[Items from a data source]
• • •

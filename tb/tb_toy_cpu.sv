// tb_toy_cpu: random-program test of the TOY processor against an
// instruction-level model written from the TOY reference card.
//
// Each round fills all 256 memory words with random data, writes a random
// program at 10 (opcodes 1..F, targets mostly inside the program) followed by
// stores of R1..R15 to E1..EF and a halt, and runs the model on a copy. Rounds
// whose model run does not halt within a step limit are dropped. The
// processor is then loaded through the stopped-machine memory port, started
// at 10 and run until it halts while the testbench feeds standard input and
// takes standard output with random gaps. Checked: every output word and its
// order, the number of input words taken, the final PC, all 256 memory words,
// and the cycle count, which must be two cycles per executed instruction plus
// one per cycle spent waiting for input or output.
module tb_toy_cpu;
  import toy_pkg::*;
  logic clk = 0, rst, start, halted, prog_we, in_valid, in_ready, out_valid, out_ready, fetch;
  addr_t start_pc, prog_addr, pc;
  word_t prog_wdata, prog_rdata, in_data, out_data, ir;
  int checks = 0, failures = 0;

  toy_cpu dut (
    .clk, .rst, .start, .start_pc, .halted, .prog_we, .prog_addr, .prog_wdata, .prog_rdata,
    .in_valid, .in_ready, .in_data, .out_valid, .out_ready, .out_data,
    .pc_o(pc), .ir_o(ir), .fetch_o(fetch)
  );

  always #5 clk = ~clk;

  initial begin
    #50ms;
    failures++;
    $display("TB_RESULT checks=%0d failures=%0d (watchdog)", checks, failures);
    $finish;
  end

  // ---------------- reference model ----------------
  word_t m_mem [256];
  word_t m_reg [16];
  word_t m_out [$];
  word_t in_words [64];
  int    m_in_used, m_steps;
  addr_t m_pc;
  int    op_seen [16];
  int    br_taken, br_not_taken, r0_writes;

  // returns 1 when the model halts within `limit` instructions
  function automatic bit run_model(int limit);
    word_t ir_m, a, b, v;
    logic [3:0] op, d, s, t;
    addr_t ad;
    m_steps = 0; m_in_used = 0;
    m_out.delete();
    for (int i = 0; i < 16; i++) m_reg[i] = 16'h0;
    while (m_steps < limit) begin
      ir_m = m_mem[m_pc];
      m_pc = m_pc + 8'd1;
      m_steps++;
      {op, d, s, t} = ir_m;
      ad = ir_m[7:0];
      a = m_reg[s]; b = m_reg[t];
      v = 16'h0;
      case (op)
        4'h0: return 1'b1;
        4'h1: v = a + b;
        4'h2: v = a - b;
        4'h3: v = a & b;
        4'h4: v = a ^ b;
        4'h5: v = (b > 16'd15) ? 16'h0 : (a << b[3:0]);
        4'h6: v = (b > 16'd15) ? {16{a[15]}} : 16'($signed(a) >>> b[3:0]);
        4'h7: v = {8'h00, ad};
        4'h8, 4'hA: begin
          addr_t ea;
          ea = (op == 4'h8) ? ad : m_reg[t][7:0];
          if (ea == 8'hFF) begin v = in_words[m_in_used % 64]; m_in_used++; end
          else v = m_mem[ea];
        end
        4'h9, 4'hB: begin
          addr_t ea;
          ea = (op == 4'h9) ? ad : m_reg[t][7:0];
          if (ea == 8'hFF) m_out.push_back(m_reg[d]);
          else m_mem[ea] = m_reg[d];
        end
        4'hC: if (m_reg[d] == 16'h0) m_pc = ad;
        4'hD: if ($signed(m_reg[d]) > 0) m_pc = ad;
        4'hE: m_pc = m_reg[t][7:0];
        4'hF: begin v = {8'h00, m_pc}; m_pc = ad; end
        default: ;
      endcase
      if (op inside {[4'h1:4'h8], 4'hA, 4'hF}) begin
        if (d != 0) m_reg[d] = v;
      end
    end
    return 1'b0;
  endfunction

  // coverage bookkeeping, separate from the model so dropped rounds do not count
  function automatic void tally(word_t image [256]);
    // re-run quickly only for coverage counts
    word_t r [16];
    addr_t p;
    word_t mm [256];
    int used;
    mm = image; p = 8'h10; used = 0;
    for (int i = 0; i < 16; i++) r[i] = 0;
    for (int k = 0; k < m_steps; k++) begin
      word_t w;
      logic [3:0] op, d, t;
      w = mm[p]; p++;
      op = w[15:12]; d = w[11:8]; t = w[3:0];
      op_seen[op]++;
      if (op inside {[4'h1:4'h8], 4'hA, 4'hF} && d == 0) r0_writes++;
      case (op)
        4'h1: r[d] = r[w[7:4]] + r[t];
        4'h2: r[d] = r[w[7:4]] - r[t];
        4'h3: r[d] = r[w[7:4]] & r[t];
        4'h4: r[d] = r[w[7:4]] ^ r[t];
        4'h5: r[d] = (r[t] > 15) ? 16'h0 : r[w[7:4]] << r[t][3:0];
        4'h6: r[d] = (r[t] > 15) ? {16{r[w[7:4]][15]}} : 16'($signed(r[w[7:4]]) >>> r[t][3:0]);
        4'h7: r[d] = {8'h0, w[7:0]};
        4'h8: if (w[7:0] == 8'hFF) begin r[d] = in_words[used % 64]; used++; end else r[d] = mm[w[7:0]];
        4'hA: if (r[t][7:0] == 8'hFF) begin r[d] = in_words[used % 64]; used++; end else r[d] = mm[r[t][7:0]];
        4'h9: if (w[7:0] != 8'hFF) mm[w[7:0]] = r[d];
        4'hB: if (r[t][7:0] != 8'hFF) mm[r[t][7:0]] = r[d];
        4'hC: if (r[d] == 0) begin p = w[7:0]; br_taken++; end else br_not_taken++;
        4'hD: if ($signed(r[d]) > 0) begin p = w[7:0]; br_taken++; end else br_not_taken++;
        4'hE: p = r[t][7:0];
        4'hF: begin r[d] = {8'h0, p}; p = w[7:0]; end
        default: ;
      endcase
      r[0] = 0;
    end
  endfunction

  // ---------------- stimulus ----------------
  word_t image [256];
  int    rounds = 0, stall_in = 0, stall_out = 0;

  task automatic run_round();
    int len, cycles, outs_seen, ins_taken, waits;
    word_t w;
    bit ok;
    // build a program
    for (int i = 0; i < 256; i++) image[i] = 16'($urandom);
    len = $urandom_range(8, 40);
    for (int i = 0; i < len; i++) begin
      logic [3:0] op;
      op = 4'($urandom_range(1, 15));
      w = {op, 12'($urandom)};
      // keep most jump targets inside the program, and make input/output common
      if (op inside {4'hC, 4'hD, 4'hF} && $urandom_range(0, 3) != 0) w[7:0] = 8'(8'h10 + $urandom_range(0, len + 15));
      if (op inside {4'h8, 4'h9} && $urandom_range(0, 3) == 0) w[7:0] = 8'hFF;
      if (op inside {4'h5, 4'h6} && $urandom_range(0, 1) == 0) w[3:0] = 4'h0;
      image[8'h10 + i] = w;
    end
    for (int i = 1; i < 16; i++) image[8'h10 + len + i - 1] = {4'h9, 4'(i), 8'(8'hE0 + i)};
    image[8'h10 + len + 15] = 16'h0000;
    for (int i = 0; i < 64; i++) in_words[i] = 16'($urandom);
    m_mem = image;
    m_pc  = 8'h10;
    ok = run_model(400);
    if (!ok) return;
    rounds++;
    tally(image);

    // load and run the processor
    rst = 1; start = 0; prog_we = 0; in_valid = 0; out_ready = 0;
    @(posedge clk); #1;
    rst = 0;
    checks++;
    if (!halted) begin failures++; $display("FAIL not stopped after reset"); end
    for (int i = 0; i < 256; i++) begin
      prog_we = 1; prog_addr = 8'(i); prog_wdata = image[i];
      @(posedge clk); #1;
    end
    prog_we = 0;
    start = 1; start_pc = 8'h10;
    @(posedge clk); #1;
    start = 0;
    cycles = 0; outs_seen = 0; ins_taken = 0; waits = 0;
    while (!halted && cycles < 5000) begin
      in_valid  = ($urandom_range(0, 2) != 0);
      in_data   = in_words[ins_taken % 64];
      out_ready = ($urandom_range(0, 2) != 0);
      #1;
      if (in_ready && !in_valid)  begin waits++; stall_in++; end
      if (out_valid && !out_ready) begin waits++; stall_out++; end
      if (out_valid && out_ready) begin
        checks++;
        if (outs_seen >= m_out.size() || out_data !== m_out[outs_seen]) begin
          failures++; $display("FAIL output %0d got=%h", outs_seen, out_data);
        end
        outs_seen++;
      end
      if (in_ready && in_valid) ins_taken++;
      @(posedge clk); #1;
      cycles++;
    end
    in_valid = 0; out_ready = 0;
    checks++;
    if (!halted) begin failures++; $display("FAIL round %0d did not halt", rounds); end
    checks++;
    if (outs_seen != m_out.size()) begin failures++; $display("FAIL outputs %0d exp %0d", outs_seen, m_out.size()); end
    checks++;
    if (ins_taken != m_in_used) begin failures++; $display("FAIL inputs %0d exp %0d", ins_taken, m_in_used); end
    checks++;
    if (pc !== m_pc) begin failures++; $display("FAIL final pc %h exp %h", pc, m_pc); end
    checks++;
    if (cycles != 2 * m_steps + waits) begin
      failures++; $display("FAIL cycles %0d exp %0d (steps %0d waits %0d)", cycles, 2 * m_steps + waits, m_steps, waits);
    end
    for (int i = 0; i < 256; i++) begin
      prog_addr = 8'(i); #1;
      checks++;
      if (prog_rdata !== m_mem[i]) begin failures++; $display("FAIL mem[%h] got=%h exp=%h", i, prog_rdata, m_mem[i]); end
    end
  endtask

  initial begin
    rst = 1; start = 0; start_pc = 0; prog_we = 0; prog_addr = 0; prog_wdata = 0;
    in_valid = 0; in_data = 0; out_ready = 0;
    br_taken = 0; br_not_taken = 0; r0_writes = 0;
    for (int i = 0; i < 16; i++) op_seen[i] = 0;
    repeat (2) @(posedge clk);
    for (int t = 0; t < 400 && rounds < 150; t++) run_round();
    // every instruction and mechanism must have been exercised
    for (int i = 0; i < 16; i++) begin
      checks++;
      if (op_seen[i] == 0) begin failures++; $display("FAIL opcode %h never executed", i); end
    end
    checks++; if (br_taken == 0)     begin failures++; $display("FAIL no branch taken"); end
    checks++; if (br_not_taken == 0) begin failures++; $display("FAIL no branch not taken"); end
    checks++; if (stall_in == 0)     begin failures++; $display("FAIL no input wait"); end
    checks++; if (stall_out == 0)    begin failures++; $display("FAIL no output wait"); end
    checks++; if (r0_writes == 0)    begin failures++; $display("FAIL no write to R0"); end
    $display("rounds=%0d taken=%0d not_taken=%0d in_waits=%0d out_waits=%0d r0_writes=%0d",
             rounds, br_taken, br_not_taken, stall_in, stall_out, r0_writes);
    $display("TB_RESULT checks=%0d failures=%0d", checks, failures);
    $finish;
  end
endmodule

• • •

EXERCISE OBJECTIVE> Locate the word "halted" in the records and collect each line it appears in.

TASK SOLUTION>
  logic clk = 0, rst, start, halted, prog_we, in_valid, in_ready, out_valid, out_ready, fetch;
    .clk, .rst, .start, .start_pc, .halted, .prog_we, .prog_addr, .prog_wdata, .prog_rdata,
    if (!halted) begin failures++; $display("FAIL not stopped after reset"); end
    while (!halted && cycles < 5000) begin
    if (!halted) begin failures++; $display("FAIL round %0d did not halt", rounds); end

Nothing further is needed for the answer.